Latest revision as of 10:58, 29 May 2020


A complex Banach space of holomorphic automorphic forms introduced by L. Bers (1961). Let $ D $ be an open set of the Riemann sphere $ {\widehat{\mathbf C} } = \mathbf C \cup \{ \infty \} $ whose boundary consists of more than two points. Then $ D $ carries a unique complete conformal metric $ \lambda ( z ) | {dz } | $ on $ D $ with curvature $ - 4 $, known as the hyperbolic metric on $ D $. Let $ G $ be a properly discontinuous group of conformal mappings of $ D $ onto itself (cf. also Kleinian group; Conformal mapping). Typical examples of $ G $ are Kleinian groups (cf. also Kleinian group), that is, a group of Möbius transformations (cf. also Fractional-linear mapping) of $ {\widehat{\mathbf C} } $ acting properly discontinuously on an open set of $ {\widehat{\mathbf C} } $. By the conformal invariance, the hyperbolic area measure $ \lambda ( z ) ^ {2} dx dy $( $ z = x + iy $) on $ D $ is projected to an area measure $ d \mu $ on the orbit space $ D/G $. In other words, let $ d \mu ( w ) = \lambda ( z ) ^ {2} dx dy $, $ w = \pi ( z ) $, where $ \pi : D \rightarrow {D/G } $ is the natural projection.

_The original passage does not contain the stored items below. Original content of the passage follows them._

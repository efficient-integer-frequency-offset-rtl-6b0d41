// tb_pk_gen: checks the differential product P_k = conj(Y_{k-2}) Y_k.
//
// Random Q1.15 samples (including full-scale values that force
// saturation) are streamed with random idle cycles. For every valid input
// the registered output one cycle later must equal the product computed
// here with plain 64-bit arithmetic, shifted to Q1.15 and saturated, and
// p4_re/p4_im must be its top F+1 bits.
module tb_pk_gen;
  localparam int F = 2;
  logic clk = 1'b0, rst_n = 1'b0, in_valid = 1'b0;
  logic signed [15:0] in_re = '0, in_im = '0;
  logic p_valid;
  logic signed [15:0] p_re, p_im;
  logic signed [F:0] p4_re, p4_im;
  int checks = 0, failures = 0;

  pk_gen #(.F(F)) dut (.*);
  always #5 clk = ~clk;

  initial begin
    repeat (20000) @(posedge clk);
    failures++;
    $display("TB_RESULT checks=%0d failures=%0d", checks, failures);
    $finish;
  end

  function automatic longint sat(longint v);
    return (v > 32767) ? 32767 : (v < -32768) ? -32768 : v;
  endfunction

  initial begin
    longint hre[$], him[$];
    longint er, ei;
    int n_sat = 0;
    repeat (3) @(negedge clk);
    rst_n = 1'b1;
    hre.push_back(0); him.push_back(0);
    hre.push_back(0); him.push_back(0);
    for (int i = 0; i < 3000; i++) begin
      @(negedge clk);
      // output of the previous valid sample is visible now
      if (p_valid) begin
        er = sat((hre[hre.size()-3] * hre[hre.size()-1] + him[him.size()-3] * him[him.size()-1]) >>> 15);
        ei = sat((hre[hre.size()-3] * him[him.size()-1] - him[hre.size()-3] * hre[hre.size()-1]) >>> 15);
        if (er == 32767 || er == -32768 || ei == 32767 || ei == -32768) n_sat++;
        checks++;
        if (longint'(p_re) != er || longint'(p_im) != ei ||
            longint'(p4_re) != (er >>> (15 - F)) || longint'(p4_im) != (ei >>> (15 - F))) begin
          failures++;
          $display("FAIL %0d: P=(%0d,%0d) P4=(%0d,%0d) expected (%0d,%0d)", i, p_re, p_im, p4_re, p4_im, er, ei);
        end
      end
      in_valid = ($urandom % 4) != 0;
      if (i % 10 == 0) begin
        in_re = ($urandom % 2) ? 16'sh7fff : 16'sh8000;
        in_im = ($urandom % 2) ? 16'sh7fff : 16'sh8000;
      end else begin
        in_re = 16'($urandom);
        in_im = 16'($urandom);
      end
      if (in_valid) begin
        hre.push_back(longint'(in_re));
        him.push_back(longint'(in_im));
      end
    end
    checks++;
    if (n_sat == 0) begin failures++; $display("FAIL: saturation never exercised"); end
    $display("TB_RESULT checks=%0d failures=%0d", checks, failures);
    $finish;
  end
endmodule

Fix an integer $ q \geq 2 $. A holomorphic function $ \varphi $ on $ D $ is called an automorphic form of weight $ - 2q $ for $ G $ if $ ( \varphi \circ g ) \cdot ( g ^ \prime ) ^ {q} = \varphi $ for all $ g \in G $. Then $ \lambda ^ {- q } | \varphi | $ is invariant under the action of $ G $ and hence may be considered as a function on $ D/G $. The Bers space $ A _ {q} ^ {p} ( D,G ) $, where $ 1 \leq p \leq \infty $, is the complex Banach space of holomorphic automorphic forms $ \varphi $ of weight $ - 2q $ on $ D $ for $ G $ such that the function $ \lambda ^ {- q } | \varphi | $ on $ D/G $ belongs to the space $ L _ {p} $ with respect to the measure $ \mu $. The norm in $ A _ {q} ^ {p} ( D,G ) $ is thus given by

$$ \left \| \varphi \right \| = ( {\int\limits \int\limits } _ {D/G } {\lambda ^ {- pq } \left | \varphi \right | ^ {p} } {d \mu } ) ^ {1/p } $$

if $ 1 \leq p < \infty $, and

$$ \left \| \varphi \right \| = \sup _ {D/G } \lambda ^ {- q } \left | \varphi \right | $$

if $ p = \infty $. Automorphic forms in $ A _ {q} ^ {p} ( D,G ) $ are said to be $ p $- integrable if $ 1 \leq p < \infty $, and bounded if $ p = \infty $. When $ G $ is trivial, $ A _ {q} ^ {p} ( D,G ) $ is abbreviated to $ A _ {q} ^ {p} ( D ) $. Note that $ A _ {q} ^ \infty ( D,G ) $ is isometrically embedded as a subspace of $ A _ {q} ^ \infty ( D ) $.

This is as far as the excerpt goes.